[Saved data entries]
==*==

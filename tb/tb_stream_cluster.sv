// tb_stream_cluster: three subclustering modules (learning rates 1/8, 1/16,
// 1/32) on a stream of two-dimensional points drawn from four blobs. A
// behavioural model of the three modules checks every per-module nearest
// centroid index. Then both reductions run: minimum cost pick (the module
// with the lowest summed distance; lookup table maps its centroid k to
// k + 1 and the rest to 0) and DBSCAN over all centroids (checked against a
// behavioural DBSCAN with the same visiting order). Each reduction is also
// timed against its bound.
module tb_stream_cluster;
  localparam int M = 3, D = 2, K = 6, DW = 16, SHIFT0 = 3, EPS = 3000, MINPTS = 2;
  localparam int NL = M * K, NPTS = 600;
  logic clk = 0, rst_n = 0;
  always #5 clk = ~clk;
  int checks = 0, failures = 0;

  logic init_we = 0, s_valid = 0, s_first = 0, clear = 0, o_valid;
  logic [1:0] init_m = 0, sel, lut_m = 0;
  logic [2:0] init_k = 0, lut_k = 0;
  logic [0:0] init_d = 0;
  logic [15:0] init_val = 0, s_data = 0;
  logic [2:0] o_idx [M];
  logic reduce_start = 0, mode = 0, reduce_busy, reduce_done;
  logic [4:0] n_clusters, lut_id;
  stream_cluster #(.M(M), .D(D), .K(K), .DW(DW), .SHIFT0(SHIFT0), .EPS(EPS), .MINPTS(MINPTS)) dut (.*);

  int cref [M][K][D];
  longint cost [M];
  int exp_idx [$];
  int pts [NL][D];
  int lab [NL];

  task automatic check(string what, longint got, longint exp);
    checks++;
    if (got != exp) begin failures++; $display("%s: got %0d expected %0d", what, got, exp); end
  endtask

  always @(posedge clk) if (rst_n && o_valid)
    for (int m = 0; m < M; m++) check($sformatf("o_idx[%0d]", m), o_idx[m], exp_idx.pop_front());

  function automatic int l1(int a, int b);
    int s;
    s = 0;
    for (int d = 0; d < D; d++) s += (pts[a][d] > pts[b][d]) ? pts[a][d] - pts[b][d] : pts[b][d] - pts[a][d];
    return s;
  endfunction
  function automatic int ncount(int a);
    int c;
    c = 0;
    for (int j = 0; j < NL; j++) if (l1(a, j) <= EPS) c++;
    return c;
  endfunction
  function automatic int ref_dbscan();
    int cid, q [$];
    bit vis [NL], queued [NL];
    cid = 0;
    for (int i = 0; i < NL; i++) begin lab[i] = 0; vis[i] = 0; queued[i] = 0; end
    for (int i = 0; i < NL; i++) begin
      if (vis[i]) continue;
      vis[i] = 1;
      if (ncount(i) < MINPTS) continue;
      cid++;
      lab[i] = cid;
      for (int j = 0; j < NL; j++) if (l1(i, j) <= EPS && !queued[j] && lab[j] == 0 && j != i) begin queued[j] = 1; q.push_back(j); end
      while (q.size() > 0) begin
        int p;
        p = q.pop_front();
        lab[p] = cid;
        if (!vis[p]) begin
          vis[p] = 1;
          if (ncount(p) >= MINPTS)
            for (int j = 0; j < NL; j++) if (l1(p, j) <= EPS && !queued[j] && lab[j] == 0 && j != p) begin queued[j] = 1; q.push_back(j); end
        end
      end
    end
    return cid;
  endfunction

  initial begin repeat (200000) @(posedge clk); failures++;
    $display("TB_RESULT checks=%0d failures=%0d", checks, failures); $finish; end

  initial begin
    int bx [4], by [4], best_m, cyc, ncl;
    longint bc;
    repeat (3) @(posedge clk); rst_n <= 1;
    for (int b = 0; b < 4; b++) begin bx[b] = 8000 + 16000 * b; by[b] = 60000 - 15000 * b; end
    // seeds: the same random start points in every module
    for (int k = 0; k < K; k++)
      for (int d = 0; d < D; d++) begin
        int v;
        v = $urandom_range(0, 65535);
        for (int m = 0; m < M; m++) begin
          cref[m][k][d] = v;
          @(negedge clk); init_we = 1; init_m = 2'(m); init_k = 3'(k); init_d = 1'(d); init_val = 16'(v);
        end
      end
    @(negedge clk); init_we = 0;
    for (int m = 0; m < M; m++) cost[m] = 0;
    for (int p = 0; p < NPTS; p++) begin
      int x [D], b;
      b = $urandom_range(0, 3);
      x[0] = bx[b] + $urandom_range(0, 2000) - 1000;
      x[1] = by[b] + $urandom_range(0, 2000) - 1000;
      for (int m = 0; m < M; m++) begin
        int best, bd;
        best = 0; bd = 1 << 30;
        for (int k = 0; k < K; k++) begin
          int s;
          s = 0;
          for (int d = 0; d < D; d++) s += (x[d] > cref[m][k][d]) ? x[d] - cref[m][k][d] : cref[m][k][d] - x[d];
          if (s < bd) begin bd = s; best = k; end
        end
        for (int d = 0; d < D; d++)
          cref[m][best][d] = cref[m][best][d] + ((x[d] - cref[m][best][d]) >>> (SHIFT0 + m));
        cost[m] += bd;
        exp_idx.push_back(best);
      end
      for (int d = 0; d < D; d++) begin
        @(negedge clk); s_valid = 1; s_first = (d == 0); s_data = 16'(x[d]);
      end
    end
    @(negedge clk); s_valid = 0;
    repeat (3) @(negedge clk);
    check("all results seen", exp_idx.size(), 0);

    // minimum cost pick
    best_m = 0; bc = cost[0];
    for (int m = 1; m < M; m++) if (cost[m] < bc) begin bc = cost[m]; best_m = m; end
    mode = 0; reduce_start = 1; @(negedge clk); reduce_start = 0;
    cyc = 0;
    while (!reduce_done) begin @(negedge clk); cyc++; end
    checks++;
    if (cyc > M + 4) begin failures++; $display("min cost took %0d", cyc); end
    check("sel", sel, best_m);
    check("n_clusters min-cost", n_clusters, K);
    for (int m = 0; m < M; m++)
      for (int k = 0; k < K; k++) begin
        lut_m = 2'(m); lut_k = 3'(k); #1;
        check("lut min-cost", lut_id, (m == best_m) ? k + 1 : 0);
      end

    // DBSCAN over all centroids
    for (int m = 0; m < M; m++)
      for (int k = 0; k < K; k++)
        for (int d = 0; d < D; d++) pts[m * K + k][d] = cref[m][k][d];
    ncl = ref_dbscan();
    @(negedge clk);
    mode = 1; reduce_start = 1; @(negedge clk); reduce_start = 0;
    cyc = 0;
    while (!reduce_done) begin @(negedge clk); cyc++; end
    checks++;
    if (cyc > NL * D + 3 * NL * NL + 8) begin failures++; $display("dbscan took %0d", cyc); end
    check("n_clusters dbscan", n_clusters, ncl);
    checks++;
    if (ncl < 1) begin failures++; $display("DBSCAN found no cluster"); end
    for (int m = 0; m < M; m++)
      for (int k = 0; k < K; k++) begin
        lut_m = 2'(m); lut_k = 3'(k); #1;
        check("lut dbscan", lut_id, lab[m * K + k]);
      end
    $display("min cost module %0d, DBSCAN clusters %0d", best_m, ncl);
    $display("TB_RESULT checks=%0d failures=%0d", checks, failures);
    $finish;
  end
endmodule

==*==

● **Exercise requirements**
Every entry should be printed again exactly as it stands.

● **Answer to the exercise**
filename tb/tb_stream_cluster.sv
// tb_stream_cluster: three subclustering modules (learning rates 1/8, 1/16,
// 1/32) on a stream of two-dimensional points drawn from four blobs. A
// behavioural model of the three modules checks every per-module nearest
// centroid index. Then both reductions run: minimum cost pick (the module
// with the lowest summed distance; lookup table maps its centroid k to
// k + 1 and the rest to 0) and DBSCAN over all centroids (checked against a
// behavioural DBSCAN with the same visiting order). Each reduction is also
// timed against its bound.
module tb_stream_cluster;
  localparam int M = 3, D = 2, K = 6, DW = 16, SHIFT0 = 3, EPS = 3000, MINPTS = 2;
  localparam int NL = M * K, NPTS = 600;
  logic clk = 0, rst_n = 0;
  always #5 clk = ~clk;
  int checks = 0, failures = 0;

  logic init_we = 0, s_valid = 0, s_first = 0, clear = 0, o_valid;
  logic [1:0] init_m = 0, sel, lut_m = 0;
  logic [2:0] init_k = 0, lut_k = 0;
  logic [0:0] init_d = 0;
  logic [15:0] init_val = 0, s_data = 0;
  logic [2:0] o_idx [M];
  logic reduce_start = 0, mode = 0, reduce_busy, reduce_done;
  logic [4:0] n_clusters, lut_id;
  stream_cluster #(.M(M), .D(D), .K(K), .DW(DW), .SHIFT0(SHIFT0), .EPS(EPS), .MINPTS(MINPTS)) dut (.*);

  int cref [M][K][D];
  longint cost [M];
  int exp_idx [$];
  int pts [NL][D];
  int lab [NL];

  task automatic check(string what, longint got, longint exp);
    checks++;
    if (got != exp) begin failures++; $display("%s: got %0d expected %0d", what, got, exp); end
  endtask

  always @(posedge clk) if (rst_n && o_valid)
    for (int m = 0; m < M; m++) check($sformatf("o_idx[%0d]", m), o_idx[m], exp_idx.pop_front());

  function automatic int l1(int a, int b);
    int s;
    s = 0;
    for (int d = 0; d < D; d++) s += (pts[a][d] > pts[b][d]) ? pts[a][d] - pts[b][d] : pts[b][d] - pts[a][d];
    return s;
  endfunction
  function automatic int ncount(int a);
    int c;
    c = 0;
    for (int j = 0; j < NL; j++) if (l1(a, j) <= EPS) c++;
    return c;
  endfunction
  function automatic int ref_dbscan();
    int cid, q [$];
    bit vis [NL], queued [NL];
    cid = 0;
    for (int i = 0; i < NL; i++) begin lab[i] = 0; vis[i] = 0; queued[i] = 0; end
    for (int i = 0; i < NL; i++) begin
      if (vis[i]) continue;
      vis[i] = 1;
      if (ncount(i) < MINPTS) continue;
      cid++;
      lab[i] = cid;
      for (int j = 0; j < NL; j++) if (l1(i, j) <= EPS && !queued[j] && lab[j] == 0 && j != i) begin queued[j] = 1; q.push_back(j); end
      while (q.size() > 0) begin
        int p;
        p = q.pop_front();
        lab[p] = cid;
        if (!vis[p]) begin
          vis[p] = 1;
          if (ncount(p) >= MINPTS)
            for (int j = 0; j < NL; j++) if (l1(p, j) <= EPS && !queued[j] && lab[j] == 0 && j != p) begin queued[j] = 1; q.push_back(j); end
        end
      end
    end
    return cid;
  endfunction

  initial begin repeat (200000) @(posedge clk); failures++;
    $display("TB_RESULT checks=%0d failures=%0d", checks, failures); $finish; end

  initial begin
    int bx [4], by [4], best_m, cyc, ncl;
    longint bc;
    repeat (3) @(posedge clk); rst_n <= 1;
    for (int b = 0; b < 4; b++) begin bx[b] = 8000 + 16000 * b; by[b] = 60000 - 15000 * b; end
    // seeds: the same random start points in every module
    for (int k = 0; k < K; k++)
      for (int d = 0; d < D; d++) begin
        int v;
        v = $urandom_range(0, 65535);
        for (int m = 0; m < M; m++) begin
          cref[m][k][d] = v;
          @(negedge clk); init_we = 1; init_m = 2'(m); init_k = 3'(k); init_d = 1'(d); init_val = 16'(v);
        end
      end
    @(negedge clk); init_we = 0;
    for (int m = 0; m < M; m++) cost[m] = 0;
    for (int p = 0; p < NPTS; p++) begin
      int x [D], b;
      b = $urandom_range(0, 3);
      x[0] = bx[b] + $urandom_range(0, 2000) - 1000;
      x[1] = by[b] + $urandom_range(0, 2000) - 1000;
      for (int m = 0; m < M; m++) begin
        int best, bd;
        best = 0; bd = 1 << 30;
        for (int k = 0; k < K; k++) begin
          int s;
          s = 0;
          for (int d = 0; d < D; d++) s += (x[d] > cref[m][k][d]) ? x[d] - cref[m][k][d] : cref[m][k][d] - x[d];
          if (s < bd) begin bd = s; best = k; end
        end
        for (int d = 0; d < D; d++)
          cref[m][best][d] = cref[m][best][d] + ((x[d] - cref[m][best][d]) >>> (SHIFT0 + m));
        cost[m] += bd;
        exp_idx.push_back(best);
      end
      for (int d = 0; d < D; d++) begin
        @(negedge clk); s_valid = 1; s_first = (d == 0); s_data = 16'(x[d]);
      end
    end
    @(negedge clk); s_valid = 0;
    repeat (3) @(negedge clk);
    check("all results seen", exp_idx.size(), 0);

    // minimum cost pick
    best_m = 0; bc = cost[0];
    for (int m = 1; m < M; m++) if (cost[m] < bc) begin bc = cost[m]; best_m = m; end
    mode = 0; reduce_start = 1; @(negedge clk); reduce_start = 0;
    cyc = 0;
    while (!reduce_done) begin @(negedge clk); cyc++; end
    checks++;
    if (cyc > M + 4) begin failures++; $display("min cost took %0d", cyc); end
    check("sel", sel, best_m);
    check("n_clusters min-cost", n_clusters, K);
    for (int m = 0; m < M; m++)
      for (int k = 0; k < K; k++) begin
        lut_m = 2'(m); lut_k = 3'(k); #1;
        check("lut min-cost", lut_id, (m == best_m) ? k + 1 : 0);
      end

    // DBSCAN over all centroids
    for (int m = 0; m < M; m++)
      for (int k = 0; k < K; k++)
        for (int d = 0; d < D; d++) pts[m * K + k][d] = cref[m][k][d];
    ncl = ref_dbscan();
    @(negedge clk);
    mode = 1; reduce_start = 1; @(negedge clk); reduce_start = 0;
    cyc = 0;
    while (!reduce_done) begin @(negedge clk); cyc++; end
    checks++;
    if (cyc > NL * D + 3 * NL * NL + 8) begin failures++; $display("dbscan took %0d", cyc); end
    check("n_clusters dbscan", n_clusters, ncl);
    checks++;
    if (ncl < 1) begin failures++; $display("DBSCAN found no cluster"); end
    for (int m = 0; m < M; m++)
      for (int k = 0; k < K; k++) begin
        lut_m = 2'(m); lut_k = 3'(k); #1;
        check("lut dbscan", lut_id, lab[m * K + k]);
      end
    $display("min cost module %0d, DBSCAN clusters %0d", best_m, ncl);
    $display("TB_RESULT checks=%0d failures=%0d", checks, failures);
    $finish;
  end
endmodule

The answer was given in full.